Emergono nuovi retroscena sulla vicenda della rimozione dei manifesti della Lega sul Decreto Sicurezza.
Quella di togliere i cartelloni, giudicati discriminatori, non sarebbe stata una decisione prettamente tecnica, secondo il Carroccio, ma un’iniziativa politica del Comune.
I manifesti della Lega sul Dl Sicurezza
Nei giorni scorsi, dagli uffici di Roma era partita una lettera, indirizzata alla società che aveva effettuato le affissioni, per rimuovere i cartelloni realizzati dalla Lega per “promuovere” le novità contenute nel Decreto sicurezza.
Le immagini erano tre: una donna rom fermata in metro dopo uno scippo, un uomo di colore, un “rasta” e una donna rom sgomberati da una casa occupata e il blocco degli attivisti di ultima generazione.
I manifesti, realizzati con l’intelligenza artificiale, violerebbero i regolamenti comunali sulle affissioni pubblicitarie e, per questo andavano rimossi.

Un manifesto sul decreto sicurezza
La polemica
La Lega ha da subito contestato la decisione arrivata dagli uffici del Campidoglio che, in una nota, specificava che si stavano semplicemente applicando le normative vigenti e che non si stava compiendo nessun atto di censura.
Inoltre, si diceva come la procedura fosse partita in seguito a delle segnalazioni di semplici cittadini.
L’accesso agli atti
La Lega, così, ha deciso di fare un accesso agli atti per capire cosa fosse realmente accaduto.
È quindi emerso che il 24 luglio l’assessora alle Attività produttive, Monica Lucareli, scriveva una mail agli uffici capitolini: ”Mi è stata segnalata questa affissione pubblicitaria in cui è stata evidenziata la riconoscibilità etnica della persona fotografata – si legge nella mail poi diffusa dal Carroccio – cortesemente svolgete le opportune valutazioni in coerenza con il regolamento vigente ed eventualmente date seguito con le opportune azioni amministrative”.
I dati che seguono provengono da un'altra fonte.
// davio_ref_pkg: reference model of the Davio lattice for the testbenches.
//
// Evaluates a lattice of up to 8 x 8 Toffoli tiles cell by cell with plain
// integer arithmetic: each tile maps (north t, west-upper u, west-lower l) to
// (east-upper u, east-lower t, south l ^ (u & t)). Rows take the variables
// on the West-upper wire, the left column and the top row take constants.
package davio_ref_pkg;

  typedef struct packed {
    logic       f;
    logic [7:0] bottom;
    logic [7:0] right_up;
    logic [7:0] right_lo;
  } lat_out_t;

  function automatic lat_out_t davio_ref(int rows, int cols, logic [7:0] vars,
                                         logic [7:0] left_c, logic [7:0] top_c);
    int north [8];
    int up, lo, nxt;
    lat_out_t o;
    o = '0;
    for (int c = 0; c < cols; c++) north[c] = int'(top_c[c]);
    for (int r = 0; r < rows; r++) begin
      up = int'(vars[r]);
      lo = int'(left_c[r]);
      for (int c = 0; c < cols; c++) begin
        nxt      = (lo + up * north[c]) % 2;  // target ^ (control & control)
        lo       = north[c];                  // second control leaves East
        north[c] = nxt;                       // target leaves South
      end
      o.right_up[r] = up[0];
      o.right_lo[r] = lo[0];
    end
    for (int c = 0; c < cols; c++) o.bottom[c] = north[c][0];
    o.f = north[cols-1][0];
    return o;
  endfunction

endpackage
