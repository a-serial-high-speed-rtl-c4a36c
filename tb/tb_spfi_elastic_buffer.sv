`timescale 1ps/1ps
// tb_spfi_elastic_buffer - writer and reader on clocks 1 % apart, first with a faster
// reader (buffer runs low: head SKIPs must be repeated), then with a slower reader
// (buffer runs high: SKIPs must be dropped on the write side). A SKIP follows every
// 20 words. Every non-SKIP word must reach the reader exactly once and in order,
// and the buffer must never overflow.
module tb_spfi_elastic_buffer;
  import spfi_pkg::*;
  int whalf = 5000, rhalf = 4950;
  logic wclk = 0, rclk = 0, rst_n = 0;
  always #(whalf) wclk = ~wclk;
  always #(rhalf) rclk = ~rclk;
  int checks = 0, failures = 0;

  word_t wr_word, rd_word;
  logic  wr_en, rd_valid, rd_err, sdrop, srep;
  spfi_elastic_buffer #(.DEPTH(16)) dut (
    .wclk, .wrst_n(rst_n), .wr_en, .wr_word, .wr_err(1'b0), .skip_dropped(sdrop),
    .rclk, .rrst_n(rst_n), .rd_valid, .rd_word, .rd_err, .skip_repeated(srep));

  int wn = 0, expect_n = 0, drops = 0, reps = 0, ndata = 0;
  always @(posedge wclk) if (rst_n) begin
    wn <= wn + 1;
    if (sdrop) drops++;
    checks++;
    if (dut.full) begin failures++; $display("FAIL overflow"); end
  end
  assign wr_en   = rst_n;
  assign wr_word = (wn % 21 == 20) ? lane_word(LW_SKIP) : word_t'{k: 4'h0, d: 32'(wn)};

  always @(posedge rclk) if (rst_n) begin
    if (srep) reps++;
    if (rd_valid && !is_lane_word(rd_word, LW_SKIP)) begin
      checks++;
      if (rd_word.d != 32'(expect_n)) begin
        failures++; $display("FAIL got %0d expected %0d", rd_word.d, expect_n);
      end
      expect_n = int'(rd_word.d) + 1;
      if (expect_n % 21 == 20) expect_n++;
      ndata++;
    end
  end

  initial begin
    repeat (4) @(posedge wclk); @(negedge wclk); rst_n = 1;
    repeat (20000) @(posedge wclk);
    checks++; if (reps == 0) begin failures++; $display("FAIL no SKIP repeated with a fast reader"); end
    $display("fast reader: repeated %0d dropped %0d", reps, drops);
    checks++; if (reps <= drops) begin failures++; $display("FAIL fast reader: more drops than repeats"); end
    rhalf = 5050; reps = 0; drops = 0;
    repeat (20000) @(posedge wclk);
    checks++; if (drops == 0) begin failures++; $display("FAIL no SKIP dropped with a slow reader"); end
    $display("slow reader: repeated %0d dropped %0d", reps, drops);
    checks++; if (drops <= reps) begin failures++; $display("FAIL slow reader: more repeats than drops"); end
    checks++; if (ndata < 30000) begin failures++; $display("FAIL too few words %0d", ndata); end
    $display("TB_RESULT checks=%0d failures=%0d", checks, failures);
    $finish;
  end
  initial begin
    repeat (100000) @(posedge wclk); failures++;
    $display("TB_RESULT checks=%0d failures=%0d", checks, failures); $finish;
  end
endmodule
Pronti a scendere in piazza
La polemica, dopo la diffusione di questa mail, è nuovamente esplosa, con i leghisti pronti a scendere in piazza in segno di protesta: “L’articolo 21 della Costituzione ricorda che ‘Tutti hanno diritto di manifestare liberamente il proprio pensiero con la parola, lo scritto e ogni altro mezzo di diffusione’ e non può certo essere un regolamentino comunale a imporre paletti a un partito” ha quindi scritto, in una nota, la Lega – è un precedente pericoloso, contro il quale la Lega scenderà in piazza mentre i manifesti censurati saranno riproposti a stretto giro anche in altre città.
Il Pd, la comunità rom e gli assessori di Gualtieri non possono imporre bavagli“.
Nessuna censura
È quindi arrivata anche la replica dell’assessora Lucarelli che ha respinto al mittente le accuse di censura.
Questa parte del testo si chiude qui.